>>>

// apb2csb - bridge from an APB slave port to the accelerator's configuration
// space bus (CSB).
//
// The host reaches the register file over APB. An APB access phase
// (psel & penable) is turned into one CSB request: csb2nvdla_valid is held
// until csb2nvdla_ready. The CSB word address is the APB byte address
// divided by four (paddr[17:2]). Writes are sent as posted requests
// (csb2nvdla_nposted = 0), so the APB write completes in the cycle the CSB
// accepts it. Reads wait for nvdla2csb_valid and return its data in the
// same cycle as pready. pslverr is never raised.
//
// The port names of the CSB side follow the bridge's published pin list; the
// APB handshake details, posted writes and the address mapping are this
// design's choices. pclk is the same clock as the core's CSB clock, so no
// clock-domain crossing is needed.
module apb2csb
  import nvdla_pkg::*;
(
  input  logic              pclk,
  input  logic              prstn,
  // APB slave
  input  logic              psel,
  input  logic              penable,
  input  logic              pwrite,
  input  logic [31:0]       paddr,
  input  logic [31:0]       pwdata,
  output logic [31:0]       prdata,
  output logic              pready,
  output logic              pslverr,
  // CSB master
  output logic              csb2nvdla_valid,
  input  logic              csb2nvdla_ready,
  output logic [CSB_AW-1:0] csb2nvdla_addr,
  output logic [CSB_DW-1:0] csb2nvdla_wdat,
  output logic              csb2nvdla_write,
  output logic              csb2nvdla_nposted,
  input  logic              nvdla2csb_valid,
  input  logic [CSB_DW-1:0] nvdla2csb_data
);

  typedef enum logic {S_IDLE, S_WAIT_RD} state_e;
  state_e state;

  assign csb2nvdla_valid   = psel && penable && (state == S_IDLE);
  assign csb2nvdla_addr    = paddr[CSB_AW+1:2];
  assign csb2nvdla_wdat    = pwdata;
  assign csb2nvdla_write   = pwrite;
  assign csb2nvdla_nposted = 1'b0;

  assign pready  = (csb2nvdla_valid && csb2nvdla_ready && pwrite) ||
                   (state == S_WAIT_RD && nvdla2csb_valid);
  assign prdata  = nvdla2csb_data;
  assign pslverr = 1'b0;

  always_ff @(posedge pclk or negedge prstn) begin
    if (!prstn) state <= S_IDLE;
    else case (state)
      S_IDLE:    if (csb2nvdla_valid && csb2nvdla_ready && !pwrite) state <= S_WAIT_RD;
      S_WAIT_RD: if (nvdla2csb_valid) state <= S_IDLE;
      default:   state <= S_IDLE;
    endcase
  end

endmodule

<<<

Only a number is needed: how many lines of the material above contain "prdata"?

__Final answer__: 2